Barium Strontium Titanate (BaO4SrTi) Sputtering Targets, elastomer
Purity: 99.99%, Size: 4”, Thickness: 0.250”
Sputtering is a proven technology capable of depositing thin films onto a wide variety of materials and substrate shapes. The process using sputter targets is repeatable and can be scaled from small research and development projects to production batches involving medium to large substrate areas. Chemical reactions may occur on the target surface, in-flight, or on the substrate, depending on process parameters. Although sputter deposition involves many variables and is a complex process, it provides experts with substantial control over film growth and microstructure.
Applications of Sputtering Targets;
Sputtering targets are used for film deposition. The deposition made by sputter targets is a method of depositing thin films through sputtering that involves eroding material from a “target” source onto a “substrate” such as a silicon wafer.
Semiconductor sputtering targets are used to etch the target. Sputter etching is preferred in cases where a high degree of etching anisotropy is required and selectivity is not a concern.
Sputter targets are also used for analysis by etching away target material.
One example occurs in secondary ion spectroscopy (SIMS), where the target sample is sputtered at a constant rate. As the target is sputtered, the concentration and identity of sputtered atoms are measured using mass spectrometry. Through this sputtering approach, the composition of the target material can be determined, and even extremely low impurity concentrations can be detected.
Sputtering targets also have applications in space. Sputtering is one of the forms of space weathering, a process that alters the physical and chemical properties of airless bodies such as asteroids and the Moon.
Barium strontium titanate (BST) is a solid solution of barium titanate (BaTiO3) and strontium titanate (SrTiO3). Barium strontium titanate (BST) thin films obtained by sputtering methods provide excellent dielectric properties to materials. Because of this, BST-based ferroelectric thin-film devices have become popular over the last decade due to their versatile applications in tunable microwave devices such as delay lines, resonators, phase shifters, and varactors.

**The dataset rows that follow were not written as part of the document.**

// tb_bus_datapath: applies hand-built microinstructions to the datapath, with
// the testbench acting as memory, and checks register transfers over the
// bus: register writes and reads, A/B/IR/MA loads, ALU results, immediates,
// the PC slot, the zero flag and that stall blocks every load.
module tb_bus_datapath;
  import ucode_pkg::*;
  import rv_asm_pkg::*;
  logic clk = 0, rst_n = 0;
  ctrl_t c;
  logic stall, mem_drive, zero;
  logic [31:0] mem_rdata, ma, bus;
  logic [6:0] opcode;
  logic [2:0] funct3;
  int checks = 0, failures = 0;

  bus_datapath dut (.clk(clk), .rst_n(rst_n), .ctrl(c), .stall(stall), .mem_rdata(mem_rdata),
                    .mem_drive(mem_drive), .ma(ma), .bus(bus), .opcode(opcode), .funct3(funct3), .zero(zero));

  always #5 clk = ~clk;

  task automatic chk(input logic cond, input string what);
    checks++;
    if (!cond) begin failures++; $display("FAIL %s (bus=%h ma=%h)", what, bus, ma); end
  endtask

  // one clock with control word cc; the testbench drives the bus as memory when md
  task automatic step(input ctrl_t cc, input logic md = 0, input logic [31:0] md_data = 0);
    c = cc; mem_drive = md; mem_rdata = md ? md_data : 32'd0;
    @(negedge clk);
    c = CTRL_NOP; mem_drive = 0; mem_rdata = 0;
  endtask

  function automatic ctrl_t reg_rd(input regsel_t rs);
    ctrl_t x = CTRL_NOP; x.RegSel = rs; x.enReg = 1; return x;
  endfunction
  function automatic ctrl_t reg_wr(input regsel_t rs);
    ctrl_t x = CTRL_NOP; x.RegSel = rs; x.enReg = 1; x.RegWrt = 1; return x;
  endfunction

  task automatic read_reg(input regsel_t rs, input logic [31:0] exp, input string what);
    c = reg_rd(rs); #1;
    chk(bus == exp, $sformatf("%s = %h, expected %h", what, bus, exp));
    @(negedge clk); c = CTRL_NOP;
  endtask

  initial begin
    ctrl_t x;
    c = CTRL_NOP; stall = 0; mem_drive = 0; mem_rdata = 0;
    #12 rst_n = 1;
    @(negedge clk);
    // IR <- Memory : add x3, x1, x2
    x = CTRL_NOP; x.ldIR = 1; step(x, 1, add_(3, 1, 2));
    chk(opcode == OPC_OP && funct3 == 0, "IR opcode/funct3");
    // x1 <- 100, x2 <- 23 from the bus
    step(reg_wr(RS_RS1), 1, 100);
    step(reg_wr(RS_RS2), 1, 23);
    read_reg(RS_RS1, 100, "x1");
    read_reg(RS_RS2, 23, "x2");
    // ALU sequence: A <- rs1, B <- rs2, rd <- func(A,B)
    x = reg_rd(RS_RS1); x.ldA = 1; step(x);
    x = reg_rd(RS_RS2); x.ldB = 1; step(x);
    x = reg_wr(RS_RD); x.ALUOp = ALU_FUNC_R; x.enALU = 1; step(x);
    read_reg(RS_RD, 123, "x3 = x1 + x2");
    // MA <- A + B
    x = CTRL_NOP; x.ALUOp = ALU_ADD; x.enALU = 1; x.ldMA = 1; step(x);
    chk(ma == 123, "MA <- A+B");
    // zero flag: A - B with A != B, then with A == B
    c = CTRL_NOP; c.ALUOp = ALU_SUB; #1; chk(!zero, "zero low when A != B"); @(negedge clk);
    x = reg_rd(RS_RS1); x.ldB = 1; step(x);
    c = CTRL_NOP; c.ALUOp = ALU_SUB; #1; chk(zero, "zero high when A == B"); @(negedge clk);
    // PC slot: PC <- 0x40 from memory; MA, A <- PC; PC <- A + 4
    step(reg_wr(RS_PC), 1, 32'h40);
    x = reg_rd(RS_PC); x.ldMA = 1; x.ldA = 1; step(x);
    chk(ma == 32'h40, "MA <- PC");
    x = reg_wr(RS_PC); x.ALUOp = ALU_INC4; x.enALU = 1; step(x);
    read_reg(RS_PC, 32'h44, "PC <- A+4");
    // x0 stays zero
    x = CTRL_NOP; x.ldIR = 1; step(x, 1, addi(0, 0, 5));
    step(reg_wr(RS_RD), 1, 32'hDEAD);
    read_reg(RS_RD, 0, "x0");
    // immediate: B <- Imm (negative), observed through MA <- A + B
    x = CTRL_NOP; x.ldIR = 1; step(x, 1, addi(7, 1, -12));
    c = CTRL_NOP; c.ImmSel = IMM_I; c.enImm = 1; #1; chk(bus == 32'hFFFFFFF4, "Imm on bus"); @(negedge clk);
    // stall blocks every load and the register write
    stall = 1;
    x = CTRL_NOP; x.ldA = 1; x.ldB = 1; x.ldMA = 1; x.ldIR = 1; step(x, 1, 32'h12345678);
    step(reg_wr(RS_RS1), 1, 32'h5555);
    stall = 0;
    chk(ma == 32'h40, "MA held by stall");
    chk(opcode == OPC_OP_IMM, "IR held by stall");
    read_reg(RS_RS1, 100, "x1 held by stall");
    // RA slot: x1 <- A
    x = reg_wr(RS_RA); x.ALUOp = ALU_COPY_A; x.enALU = 1; step(x);
    read_reg(RS_RA, 32'h40, "x1 <- A");
    $display("TB_RESULT checks=%0d failures=%0d", checks, failures);
    $finish;
  end

  initial begin
    #100000;
    failures++;
    $display("TB_RESULT checks=%0d failures=%0d", checks, failures);
    $finish;
  end
endmodule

Barium strontium titanate thin films are promising candidates because of their high dielectric constant, tunability, and low dielectric loss. Dielectric-tunable properties of BST films deposited by various techniques have been reported, examining the effects of factors such as oxygen vacancies, film thickness, grain size, Ba/Sr ratio, and more. Researchers have also explored doping concentrations, high-temperature annealing, and multilayer structures to achieve higher tunability and lower dielectric loss.